Flüchtlingskrise Im Griff der Angst

Eine syrische Familie wird an der Grenze zwischen Österreich und Deutschland kontrolliert.

(Foto: dpa)

In Ungarn und Österreich hat Panik die Flüchtlinge erfasst. Sie fürchten, dass sie doch noch scheitern könnten.

Von Cathrin Kahlweit und Nadia Pantel

Am Kopf der Rolltreppe steht ein Polizist, unten drängen sich hundert schweigende Menschen und schauen zu ihm hoch. Auf Gleis 1 am Salzburger Hauptbahnhof fährt in wenigen Minuten ein Zug nach München ein, nur zusteigen darf keiner. "Schon voll", lautet die Ansage.

Ein junger Mann klettert auf eine Empore vor einem der Bahnhofscafés und übersetzt auf Arabisch in ein Megafon, was ihm der Polizei-Einsatzleiter aufgeschrieben hat. Vorerst keine Weiterfahrt Richtung Deutschland, bitte alle zurück in die Garage. Wo unterm Bahnhof Salzburg sonst die Autos parken, haben in den vergangenen Tagen knapp tausend Flüchtlinge Unterschlupf gefunden. Die meisten von ihnen wollen weiter nach Deutschland oder Schweden, wann sie Österreich verlassen können, wissen sie indes nicht.

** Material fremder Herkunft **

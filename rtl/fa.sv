// fa: one-bit full adder, the 3:2 counter of the Wallace tree and the
// ripple cell of the alpha-bit adder. Purely combinational.
module fa (
  input  logic a,
  input  logic b,
  input  logic ci,
  output logic s,
  output logic co
);
  assign s  = a ^ b ^ ci;
  assign co = (a & b) | (ci & (a ^ b));
endmodule
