// gray_cell: the reduced prefix operator used where the lower group already
// reaches the carry-in, so only the group generate (the carry) is needed:
//   G(i:j) = G(i:k) | P(i:k) & G(k-1:j).
// Combinational.
module gray_cell (
  input  logic g_hi,
  input  logic p_hi,
  input  logic g_lo,
  output logic g
);
  assign g = g_hi | (p_hi & g_lo);
endmodule
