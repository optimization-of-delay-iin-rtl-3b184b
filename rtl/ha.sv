// ha: one-bit half adder, the 2:2 counter of the Wallace tree and the
// first cell of the alpha-bit adder chain. Purely combinational.
module ha (
  input  logic a,
  input  logic b,
  output logic s,
  output logic co
);
  assign s  = a ^ b;
  assign co = a & b;
endmodule
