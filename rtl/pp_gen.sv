// pp_gen: partial product generation for an N x N multiplication.
//
// pp[i][j] is the bit of weight 2^(i+j): x[j] & y[i] (one AND gate per bit).
// With tc = 1 the operands are two's complement and the Baugh-Wooley form is
// produced instead: the 2(N-1) bits where exactly one of the indices is N-1
// are inverted. The Baugh-Wooley correction, +2^N - 2^(2N-1), is not part of
// this matrix: the reduction tree adds tc in column N and the alpha-bit adder
// subtracts tc in column 2N-1, so one array serves both number formats.
// AND gates and the use of Baugh-Wooley follow the source paper; the split
// of the correction and the per-pair mode input are this design's choices.
// Purely combinational.
module pp_gen #(
  parameter int unsigned N = mac_pkg::MAC_N
) (
  input  logic [N-1:0] x,
  input  logic [N-1:0] y,
  input  logic         tc,           // 1: signed (two's complement) operands
  output logic [N-1:0] pp [N]        // pp[i][j]: weight 2^(i+j)
);
  for (genvar i = 0; i < N; i++) begin : row
    for (genvar j = 0; j < N; j++) begin : bitpos
      if ((i == N-1) != (j == N-1)) begin : mixed
        assign pp[i][j] = (x[j] & y[i]) ^ tc;
      end else begin : plain
        assign pp[i][j] = x[j] & y[i];
      end
    end
  end
endmodule
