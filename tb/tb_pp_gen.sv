// tb_pp_gen: self-checking test of partial product generation (N = 16).
// For random and corner operands, in both modes, the weighted sum of the
// matrix plus the Baugh-Wooley correction (+2^N - 2^(2N-1) in signed mode)
// must equal the integer product, compared modulo 2^(2N+8).
module tb_pp_gen;
  localparam int N = 16;
  int checks = 0;
  int failures = 0;

  logic [N-1:0] x, y;
  logic         tc;
  logic [N-1:0] pp [N];

  pp_gen u_dut (.x(x), .y(y), .tc(tc), .pp(pp));

  initial begin : watchdog
    #10ms;
    failures++;
    $display("TB_RESULT checks=%0d failures=%0d", checks, failures);
    $finish;
  end

  function automatic longint expected(logic [N-1:0] a, logic [N-1:0] b, logic s);
    if (s) return longint'($signed(a)) * longint'($signed(b));
    else   return longint'(a) * longint'(b);
  endfunction

  initial begin
    longint sum;
    longint mask;
    mask = (longint'(1) << (2*N + 8)) - 1;
    for (int n = 0; n < 4000; n++) begin
      x  = N'($urandom);
      y  = N'($urandom);
      tc = 1'($urandom);
      case (n)
        0: begin x = '1; y = '1; tc = 1'b0; end
        1: begin x = '1; y = '1; tc = 1'b1; end
        2: begin x = 16'h8000; y = 16'h8000; tc = 1'b1; end
        3: begin x = 16'h8000; y = 16'h7fff; tc = 1'b1; end
        default: ;
      endcase
      #1;
      sum = 0;
      for (int i = 0; i < N; i++)
        for (int j = 0; j < N; j++)
          if (pp[i][j]) sum += longint'(1) << (i + j);
      if (tc) sum += (longint'(1) << N) - (longint'(1) << (2*N - 1));
      checks++;
      if ((sum & mask) != (expected(x, y, tc) & mask)) begin
        failures++;
        if (failures < 10) $display("mismatch x=%h y=%h tc=%b", x, y, tc);
      end
    end
    $display("TB_RESULT checks=%0d failures=%0d", checks, failures);
    $finish;
  end
endmodule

Für die, die es bereits auf den Zug geschafft hatten, ist der erste Halt auf deutscher Seite Freilassing. Vor dem Bahnhof parken Dutzende blaue Mannschaftswagen der Polizei, leere Reisebusse fahren vor. Wer kein Visum hat und sich nicht als Bürger des Schengen-Raums ausweisen kann, wird aus dem Zug geholt.

Es dauert nur zehn Minuten, und auf dem Bahnsteig sammeln sich 250 Menschen, die von der Polizei hinter ein weiß-rotes Absperrband gewiesen werden. Eine Irakerin, die in Freilassing lebt, bietet Übersetzungshilfe an. "Natürlich kommen die meisten hier aus Syrien", sagt sie.

60 000 Flüchtlinge in Ungarn, 30 000 in Serbien

Insgesamt 500 Flüchtlinge warten den Vormittag über, bis sie gegen 13 Uhr mit Bussen zur polizeilichen Registrierungsstelle gefahren werden. Die befindet sich im 1,5 Kilometer entfernten Piding. "Wir halten uns an geltende Gesetze", sagt Polizeioberrat Ludger Otto aus Rosenheim, der den Einsatz an der Grenze koordiniert, "und die sehen auch im Schengen-Raum vor, dass man jederzeit prüfen kann, ob Personen die Einreisebedingungen nicht erfüllen." Doch wer Asyl begehrt, wird erst einmal registriert - und kommt in eine Aufnahmeeinrichtung.

Während Tausende an der Grenze zu Deutschland ausharren und mit Glück erst einmal ins Sehnsuchtsland einreisen können, herrscht im restlichen Österreich mittlerweile nackte Panik. Bisher waren die vielen Tausenden, die Zehntausenden, die kamen, immer durchgereist.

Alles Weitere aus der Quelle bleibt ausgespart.